Idea 10 - Corporate governance (50 Management ideas you really need to know)

Idea 10 - Corporate governance

America was treated to a peep at the CEO's expense account recently, to discover, among other things, that the boss of American Express was paid $132,000 for personal use of company cars and reimbursed for snacks from the company dining room. Some people were more upset by the snacks than by the car. More of this kind of information is being made public because the US Securities & Exchange Commission has lowered the threshold for disclosure of perks. But executive pay and disclosure are only two of an increasing number of management activities subject to the stern eye of 'corporate governance'

Because of the agency problem, shareholders have fretted over good governance for many years. They want to be fairly treated and given a hearing, particularly where there is a big majority shareholder that doesn't always listen to what the 'minorities' want. Ruling cliques or family interests sometimes give themselves more voting power by issuing different classes of shares - where A shares have two votes for every B share, for example, and guess who's got the A shares? Shareholders want to know what's going on inside the company, how management is spending 'their' money and how reckless or wise its plans may be. So they are always pushing for more disclosure. The ultimate cockpit of decision-making is the boardroom, so shareholders also take a keen interest in how boards are structured, who the directors are and how trammelled or otherwise is the CEO's power.

Governments have traditionally taken less interest in the minutiae of corporate governance, apart from ensuring that directors didn't break the law and companies didn't behave in a monopolistic fashion. In the UK it was private-sector concerns about corporate governance, fuelled by the BCCI and Robert Maxwell fraud cases, that prompted a series of investigations into financial reporting, director's pay, governance and the role of non-executive directors. Most of the important recommendations were bundled into the Combined Code in 1998. Though government commissioned the last report, the Code remains voluntary. About half of the companies listed on the London Stock Exchange comply, though the exchange insists that those who don't must explain why in their annual reports.

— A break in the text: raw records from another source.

// tb_ref_pkg: reference arithmetic for the RTU testbenches, written
// independently of the RTL helpers.
//
// posit_real() evaluates a posit bit pattern by walking its bits; lane_real()
// evaluates one lane of a decoded 104-bit vector; make_lane() packs a lane.
// Field positions follow the unified format: for L lanes of a 64-bit vector
// the sign of lane l is bit l*8/L of the sign vector, the exponent (width
// 10/8/6/4, two's complement) starts at bit l*32/L, the fraction (width
// 59/28/13/6 with hidden one) at bit l*64/L.
package tb_ref_pkg;

  function automatic int n_of(input int m);  return 64 / (1 << m); endfunction
  function automatic int es_of(input int m); return 3 - m;         endfunction
  function automatic int fw_of(input int m); return n_of(m) - es_of(m) - 2; endfunction
  function automatic int ew_of(input int m); return 10 - 2 * m;    endfunction

  function automatic real pow2(input int e);
    real r;
    r = 1.0;
    if (e >= 0) for (int i = 0; i < e; i++) r = r * 2.0;
    else        for (int i = 0; i < -e; i++) r = r / 2.0;
    return r;
  endfunction

  // value of an n-bit posit (NaR returned as 0)
  function automatic real posit_real(input logic [63:0] p, input int m);
    int n, es, i, k, e, nb;
    logic [63:0] x;
    logic s;
    real f, w;
    n  = n_of(m);
    es = es_of(m);
    x  = (n == 64) ? p : (p & ((64'd1 << n) - 1));
    if (x == 0) return 0.0;
    if (x == (64'd1 << (n - 1))) return 0.0;
    s = x[n-1];
    if (s) x = (n == 64) ? (-x) : ((-x) & ((64'd1 << n) - 1));
    i = n - 2;
    k = 0;
    if (x[i]) begin
      while (i >= 0 && x[i]) begin k++; i--; end
      k = k - 1;
    end else begin
      while (i >= 0 && !x[i]) begin k--; i--; end
    end
    i--;                       // skip terminator
    e = 0;
    for (int j = 0; j < es; j++) begin
      e = e * 2;
      if (i >= 0) begin e = e + x[i]; i--; end
    end
    f = 1.0;
    w = 0.5;
    while (i >= 0) begin
      if (x[i]) f = f + w;
      w = w / 2.0;
      i--;
    end
    return (s ? -1.0 : 1.0) * f * pow2(k * (1 << es) + e);
  endfunction

  function automatic real lane_real(input logic [103:0] v, input int m, input int l);
    int L, ew, fw, e;
    logic s;
    logic [63:0] fr;
    logic [31:0] ex;
    L  = 1 << m;
    ew = ew_of(m);
    fw = fw_of(m);
    s  = v[64 + 32 + l * (8 / L)];
    ex = v[95:64] >> (l * (32 / L));
    e  = 0;
    for (int i = 0; i < ew; i++) if (ex[i]) e = e + (1 << i);
    if (ex[ew-1]) e = e - (1 << ew);
    fr = v[63:0] >> (l * (64 / L));
    if (fw < 64) fr = fr & ((64'd1 << fw) - 1);
    return (s ? -1.0 : 1.0) * real'(fr) * pow2(e - (fw - 1));
  endfunction

  function automatic logic [103:0] make_lane(input logic [103:0] v, input int m, input int l,
                                             input logic s, input int e, input logic [63:0] f);
    int L, ew, fw;
    logic [103:0] r;
    L  = 1 << m;
    ew = ew_of(m);
    fw = fw_of(m);
    r  = v;
    r[96 + l * (8 / L)] = s;
    for (int i = 0; i < ew; i++) r[64 + l * (32 / L) + i] = e[i];
    for (int i = 0; i < fw; i++) r[l * (64 / L) + i] = f[i];
    return r;
  endfunction

  // random valid lane: hidden bit set, scale within +-lim
  function automatic logic [103:0] rand_vec(input int m, input int lim, input int fbits_used);
    logic [103:0] r;
    logic [63:0] f;
    int fw, e;
    r  = '0;
    fw = fw_of(m);
    for (int l = 0; l < (1 << m); l++) begin
      f = {$urandom, $urandom};
      f = f & ((64'd1 << fw) - 1);
      // keep only the top fbits_used bits, hidden one set
      f = (f >> (fw - fbits_used)) << (fw - fbits_used);
      f[fw-1] = 1'b1;
      e = int'($urandom_range(2 * lim)) - lim;
      r = make_lane(r, m, l, 1'($urandom), e, f);
    end
    return r;
  endfunction

  // sign, scale and fraction (hidden one at bit fw-1) of a posit; zero/NaR
  // give fraction 0
  function automatic void posit_fields(input logic [63:0] p, input int m, output logic s,
                                       output int sc, output logic [63:0] f);
    int n, es, i, k, e, fw;
    logic [63:0] x;
    n  = n_of(m);
    es = es_of(m);
    fw = fw_of(m);
    x  = (n == 64) ? p : (p & ((64'd1 << n) - 1));
    s = 1'b0; sc = 0; f = '0;
    if (x == 0 || x == (64'd1 << (n - 1))) return;
    s = x[n-1];
    if (s) x = (n == 64) ? (-x) : ((-x) & ((64'd1 << n) - 1));
    i = n - 2;
    k = 0;
    if (x[i]) begin
      while (i >= 0 && x[i]) begin k++; i--; end
      k = k - 1;
    end else begin
      while (i >= 0 && !x[i]) begin k--; i--; end
    end
    i--;
    e = 0;
    for (int j = 0; j < es; j++) begin
      e = e * 2;
      if (i >= 0) begin e = e + x[i]; i--; end
    end
    sc = k * (1 << es) + e;
    f = 64'd1;
    for (int j = 0; j < fw - 1; j++) begin
      f = f << 1;
      if (i >= 0) begin f[0] = x[i]; i--; end
    end
  endfunction

endpackage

Better boards One of the Code's recommendations is that the chairman should be 'independent', not from within the company and certainly not the ex-CEO. Nor should the chairman and the CEO be the same person, because that's too much concentration of power. The board should be evenly balanced between non-executives - who are less under the CEO's sway and more likely to ask the searching questions - and executives, who know the business. A remuneration committee should decide on directors' pay, an audit committee should deal with the auditors, and only non-executives should sit on both. The Code has served as a model for similar codes in a number of continental European countries.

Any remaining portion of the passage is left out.